*** Opening of Source records ***

// tb_spur_master_ctrl: decodes one instruction of each kind and checks the
// main control fields, the FPU enable rule (illegal when disabled, no-op
// except load/store when enabled) and illegal opcodes.
module tb_spur_master_ctrl;
  import spur_pkg::*;
  int checks = 0, failures = 0;
  logic [31:0] instr; logic ivalid, fpu_en; ctrl_t ctl;
  spur_master_ctrl dut (.*);
  initial begin #100000; failures++; $display("TB_RESULT checks=%0d failures=%0d", checks, failures); $finish; end
  task automatic chk(string what, logic got, logic exp);
    checks++;
    if (got !== exp) begin failures++; $display("FAIL %s got %b", what, got); end
  endtask
  function automatic logic [31:0] rrr(opcode_e o); return {o, 5'd3, 5'd4, 1'b0, 5'd5, 9'd0}; endfunction
  initial begin
    ivalid = 1; fpu_en = 0;
    instr = rrr(OP_ADD); #1;
    chk("add we", ctl.rd_we, 1); chk("add rs2", ctl.use_rs2, 1); chk("add ovf", ctl.ovf_chk, 1);
    chk("add alu", ctl.alu_op == ALU_ADD, 1);
    instr = rrr(OP_SUBT); #1; chk("subt tag", ctl.tag_chk, 1); chk("subt alu", ctl.alu_op == ALU_SUB, 1);
    instr = rrr(OP_LD40) | 32'h4000; #1; chk("ld40 load", ctl.load, 1); chk("ld40 imm", ctl.use_imm, 1);
    chk("ld40 keep", ctl.ld40, 1); chk("ld40 cop", ctl.cop == CO_READ, 1);
    instr = rrr(OP_ST40); #1; chk("st40 store", ctl.store, 1); chk("st40 gen", ctl.gen_chk, 1); chk("st no we", ctl.rd_we, 0);
    instr = rrr(OP_LDCAR); #1; chk("car ptr", ctl.ptr_chk, 1);
    instr = rrr(OP_LDPRIV); #1; chk("ldpriv", ctl.cop == CO_READPRIV, 1);
    instr = rrr(OP_CMPBR); #1; chk("cmpbr", ctl.branch, 1); chk("cmpbr we", ctl.rd_we, 0);
    instr = rrr(OP_CMPBRT); #1; chk("cmpbrt", ctl.tag_br, 1);
    instr = {4'b1110, 28'h123}; #1; chk("call", ctl.call, 1); chk("call we", ctl.rd_we, 1);
    instr = {4'b1111, 28'h123}; #1; chk("jump", ctl.jump, 1); chk("jump we", ctl.rd_we, 0);
    instr = rrr(OP_RET); #1; chk("ret", ctl.ret, 1);
    instr = rrr(OP_SRA); #1; chk("sra", ctl.sh_op == SH_RA, 1);
    instr = rrr(OP_FPOP); #1; chk("fp disabled illegal", ctl.illegal, 1);
    fpu_en = 1; #1; chk("fp enabled noop", ctl.illegal | ctl.load | ctl.store | ctl.rd_we, 0);
    instr = rrr(OP_FPLD); #1; chk("fpld mem", ctl.fpu_mem & ctl.load, 1); chk("fpld no we", ctl.rd_we, 0);
    instr = rrr(OP_FPST); #1; chk("fpst", ctl.cop == CO_FPWRITE, 1);
    instr = {7'h5F, 25'd0}; #1; chk("illegal", ctl.illegal, 1);
    ivalid = 0; instr = rrr(OP_ADD); #1; chk("bubble", ctl.valid | ctl.rd_we, 0);
    $display("TB_RESULT checks=%0d failures=%0d", checks, failures);
    $finish;
  end
endmodule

*** Close of Source records ***

> _Your goal_
Word for word, restate the lines above from the line containing "instr = rrr(OP_SUBT);" through the line containing "ivalid = 0;", with both included and nothing else.

> _Task result_
    instr = rrr(OP_SUBT); #1; chk("subt tag", ctl.tag_chk, 1); chk("subt alu", ctl.alu_op == ALU_SUB, 1);
    instr = rrr(OP_LD40) | 32'h4000; #1; chk("ld40 load", ctl.load, 1); chk("ld40 imm", ctl.use_imm, 1);
    chk("ld40 keep", ctl.ld40, 1); chk("ld40 cop", ctl.cop == CO_READ, 1);
    instr = rrr(OP_ST40); #1; chk("st40 store", ctl.store, 1); chk("st40 gen", ctl.gen_chk, 1); chk("st no we", ctl.rd_we, 0);
    instr = rrr(OP_LDCAR); #1; chk("car ptr", ctl.ptr_chk, 1);
    instr = rrr(OP_LDPRIV); #1; chk("ldpriv", ctl.cop == CO_READPRIV, 1);
    instr = rrr(OP_CMPBR); #1; chk("cmpbr", ctl.branch, 1); chk("cmpbr we", ctl.rd_we, 0);
    instr = rrr(OP_CMPBRT); #1; chk("cmpbrt", ctl.tag_br, 1);
    instr = {4'b1110, 28'h123}; #1; chk("call", ctl.call, 1); chk("call we", ctl.rd_we, 1);
    instr = {4'b1111, 28'h123}; #1; chk("jump", ctl.jump, 1); chk("jump we", ctl.rd_we, 0);
    instr = rrr(OP_RET); #1; chk("ret", ctl.ret, 1);
    instr = rrr(OP_SRA); #1; chk("sra", ctl.sh_op == SH_RA, 1);
    instr = rrr(OP_FPOP); #1; chk("fp disabled illegal", ctl.illegal, 1);
    fpu_en = 1; #1; chk("fp enabled noop", ctl.illegal | ctl.load | ctl.store | ctl.rd_we, 0);
    instr = rrr(OP_FPLD); #1; chk("fpld mem", ctl.fpu_mem & ctl.load, 1); chk("fpld no we", ctl.rd_we, 0);
    instr = rrr(OP_FPST); #1; chk("fpst", ctl.cop == CO_FPWRITE, 1);
    instr = {7'h5F, 25'd0}; #1; chk("illegal", ctl.illegal, 1);
    ivalid = 0; instr = rrr(OP_ADD); #1; chk("bubble", ctl.valid | ctl.rd_we, 0);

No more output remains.